HOW TO COMPLETE THIS TASK. Report every line of the records beneath this task that holds the string "next".

WORKING DATA.
*** Block opens ***

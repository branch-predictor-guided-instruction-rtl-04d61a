// commit_tlb: small TLB in the commit stage.
//
// Decoded fetch blocks are written to DIA at commit, and DIA is ordinary
// paged virtual memory, so their addresses must be translated. Instead of
// routing commit-stage requests to the instruction TLB, a small fully
// associative TLB (8 entries, 8 KB pages, as the architecture sizes it) sits
// next to commit; DIA spans only a few pages, so it rarely misses.
//
// Lookup is combinational: lk_vaddr gives lk_hit and lk_paddr (physical page
// from the matching entry, page offset passed through). On a miss the user
// fetches the translation elsewhere (page walker or instruction TLB, outside
// this design) and writes it with fill_valid; the entry replaced is an empty
// one if any, else the round-robin victim. inv_all empties the TLB. The
// replacement policy and fill interface are this design's choices.
module commit_tlb
  import dia_pkg::*;
#(
  parameter int unsigned ENTRIES   = 8,
  parameter int unsigned PAGE_BITS_P = PAGE_BITS
) (
  input  logic  clk,
  input  logic  rst_n,
  input  addr_t lk_vaddr,
  output logic  lk_hit,
  output addr_t lk_paddr,
  input  logic  fill_valid,
  input  logic [ADDR_W-PAGE_BITS_P-1:0] fill_vpn,
  input  logic [ADDR_W-PAGE_BITS_P-1:0] fill_ppn,
  input  logic  inv_all
);

  localparam int unsigned PN_W = ADDR_W - PAGE_BITS_P;
  localparam int unsigned EW   = (ENTRIES > 1) ? $clog2(ENTRIES) : 1;

  typedef logic [PN_W-1:0] pn_t;

  pn_t  vpn_q [ENTRIES];
  pn_t  ppn_q [ENTRIES];
  logic vld_q [ENTRIES];
  logic [EW-1:0] rr_q;

  always_comb begin
    lk_hit   = 1'b0;
    lk_paddr = '0;
    for (int e = 0; e < ENTRIES; e++)
      if (!lk_hit && vld_q[e] && vpn_q[e] == lk_vaddr[ADDR_W-1:PAGE_BITS_P]) begin
        lk_hit   = 1'b1;
        lk_paddr = {ppn_q[e], lk_vaddr[PAGE_BITS_P-1:0]};
      end
  end

  logic [EW-1:0] fsel;
  always_comb begin
    logic found;
    found = 1'b0;
    fsel  = rr_q;
    for (int e = 0; e < ENTRIES; e++)
      if (!found && vld_q[e] && vpn_q[e] == fill_vpn) begin
        found = 1'b1; fsel = EW'(e);
      end
    for (int e = 0; e < ENTRIES; e++)
      if (!found && !vld_q[e]) begin
        found = 1'b1; fsel = EW'(e);
      end
  end

  always_ff @(posedge clk or negedge rst_n) begin
    if (!rst_n) begin
      rr_q <= '0;
      for (int e = 0; e < ENTRIES; e++) begin
        vld_q[e] <= 1'b0; vpn_q[e] <= '0; ppn_q[e] <= '0;
      end
    end else if (inv_all) begin
      for (int e = 0; e < ENTRIES; e++) vld_q[e] <= 1'b0;
    end else if (fill_valid) begin
      vld_q[fsel] <= 1'b1;
      vpn_q[fsel] <= fill_vpn;
      ppn_q[fsel] <= fill_ppn;
      rr_q        <= rr_q + 1'b1;
    end
  end

endmodule
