// tb_commit_tlb: self-checking test of the 8-entry commit TLB: misses when
// empty, translates after a refill keeping the 8 KB page offset, holds 8
// pages, replaces round-robin on the ninth and empties on inv_all.
module tb_commit_tlb;
  import dia_pkg::*;
  logic clk = 1'b0, rst_n = 1'b0;
  always #5 clk = ~clk;
  int checks = 0, failures = 0;

  addr_t lk_vaddr, lk_paddr; logic lk_hit, fill_valid = 0, inv_all = 0;
  logic [ADDR_W-PAGE_BITS-1:0] fill_vpn, fill_ppn;

  commit_tlb dut (.*);

  task automatic check(input bit c, input string msg);
    checks++;
    if (!c) begin failures++; $display("FAIL: %s", msg); end
  endtask
  task automatic fill(input int v, input int p);
    @(negedge clk); fill_valid = 1; fill_vpn = 19'(v); fill_ppn = 19'(p);
    @(negedge clk); fill_valid = 0;
  endtask
  task automatic look(input addr_t va, output bit h, output addr_t pa);
    @(negedge clk); lk_vaddr = va; #1 h = lk_hit; pa = lk_paddr;
  endtask

  initial begin
    repeat (2000) @(posedge clk);
    failures++;
    $display("TB_RESULT checks=%0d failures=%0d", checks, failures);
    $finish;
  end

  initial begin
    bit h; addr_t pa;
    lk_vaddr = '0; fill_vpn = '0; fill_ppn = '0;
    repeat (3) @(posedge clk); rst_n = 1;
    look(32'h4000_0123, h, pa); check(!h, "empty misses");
    fill(32'h4000_0000 >> 13, 19'h155);
    look(32'h4000_0123, h, pa); check(h && pa == {19'h155, 13'h0123}, "translated with offset");
    look(32'h4000_1FFC, h, pa); check(h && pa == {19'h155, 13'h1FFC}, "same 8KB page");
    look(32'h4000_2000, h, pa); check(!h, "next page misses");
    for (int i = 1; i < 8; i++) fill(int'(32'h4000_0000 >> 13) + i, 19'h200 + i);
    for (int i = 0; i < 8; i++) begin
      look(32'h4000_0010 + (i << 13), h, pa);
      check(h && pa[31:13] == ((i == 0) ? 19'h155 : 19'(19'h200 + i)), $sformatf("page %0d held", i));
    end
    // ninth page: round-robin victim is entry 0 (8 fills so far)
    fill(int'(32'h5000_0000 >> 13), 19'h7);
    look(32'h5000_0004, h, pa); check(h && pa == {19'h7, 13'h4}, "ninth page held");
    look(32'h4000_0004, h, pa); check(!h, "first page replaced");
    @(negedge clk); inv_all = 1; @(negedge clk); inv_all = 0;
    look(32'h5000_0004, h, pa); check(!h, "inv_all empties");
    $display("TB_RESULT checks=%0d failures=%0d", checks, failures);
    $finish;
  end
endmodule
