// decode_bypass: fast path / slow path split in front of rename.
//
// Beats fetched from the decoded area already hold micro-ops and take the
// fast path: DEC_STAGES register stages that do no decoding but keep the same
// depth as the decoders, so signals can still be driven across the decode
// stages. Beats of original x86 bytes take the slow path through the CISC
// decoders, which sit outside this module (dec_* ports). Both paths need
// DEC_STAGES (3) cycles; the decoders may take longer when they stall.
//
// Ordering rule: a fast-path beat must never reach rename ahead of an older
// beat still in the slow path. A decoded beat is therefore accepted only when
// no slow-path beat is outstanding in the decoders. Since the decoders take at
// least DEC_STAGES cycles, a slow beat accepted behind a fast one always
// leaves after it, so the two paths never deliver in the same cycle (checked
// by an assertion). The fixed depth follows the architecture; the
// wait-for-drain rule and the decoder handshake are this design's.
//
// Interface: in_valid/in_ready from fetch; dec_in_valid/dec_in_ready and
// dec_out_valid to and from the decoders (the decoder returns the beat's
// fetch_meta_t with its micro-ops); out_valid to rename, which always accepts.
// flush clears the fast path and tells the decoders to drop their work.
module decode_bypass
  import dia_pkg::*;
#(
  parameter int unsigned DEC_STAGES = 3
) (
  input  logic              clk,
  input  logic              rst_n,
  input  logic              flush,
  // from fetch
  input  logic              in_valid,
  output logic              in_ready,
  input  fetch_beat_t       in_beat,
  // CISC decoders
  output logic              dec_in_valid,
  input  logic              dec_in_ready,
  output fetch_beat_t       dec_in_beat,
  output logic              dec_flush,
  input  logic              dec_out_valid,
  input  fetch_beat_t       dec_out_beat,
  // to rename
  output logic              out_valid,
  output fetch_beat_t       out_beat
);

  logic        fv_q [DEC_STAGES];
  fetch_beat_t fb_q [DEC_STAGES];
  logic [7:0]  slow_q;   // beats inside the decoders

  logic fast_in, slow_in, fast_ok;
  assign fast_ok      = (slow_q == '0);
  assign fast_in      = in_valid && in_beat.meta.decoded && fast_ok && !flush;
  assign dec_in_valid = in_valid && !in_beat.meta.decoded && !flush;
  assign dec_in_beat  = in_beat;
  assign slow_in      = dec_in_valid && dec_in_ready;
  assign in_ready     = !flush && (in_beat.meta.decoded ? fast_ok : dec_in_ready);
  assign dec_flush    = flush;

  logic fast_out;
  assign fast_out  = fv_q[DEC_STAGES-1];
  assign out_valid = !flush && (fast_out || dec_out_valid);
  assign out_beat  = fast_out ? fb_q[DEC_STAGES-1] : dec_out_beat;

  always_ff @(posedge clk) begin
    fb_q[0] <= in_beat;
    for (int s = 1; s < DEC_STAGES; s++) fb_q[s] <= fb_q[s-1];
  end

  always_ff @(posedge clk or negedge rst_n) begin
    if (!rst_n) begin
      for (int s = 0; s < DEC_STAGES; s++) fv_q[s] <= 1'b0;
      slow_q <= '0;
    end else if (flush) begin
      for (int s = 0; s < DEC_STAGES; s++) fv_q[s] <= 1'b0;
      slow_q <= '0;
    end else begin
      fv_q[0] <= fast_in;
      for (int s = 1; s < DEC_STAGES; s++) fv_q[s] <= fv_q[s-1];
      slow_q <= slow_q + 8'(slow_in) - 8'(dec_out_valid);
    end
  end

  a_paths_ordered: assert property (@(posedge clk) disable iff (!rst_n || flush)
    !(fast_out && dec_out_valid));
  a_decoder_owes: assert property (@(posedge clk) disable iff (!rst_n || flush)
    dec_out_valid |-> slow_q != '0);

endmodule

*** Block closes ***

THE COMPLETED TASK.
// next to commit; DIA spans only a few pages, so it rarely misses.
    look(32'h4000_2000, h, pa); check(!h, "next page misses");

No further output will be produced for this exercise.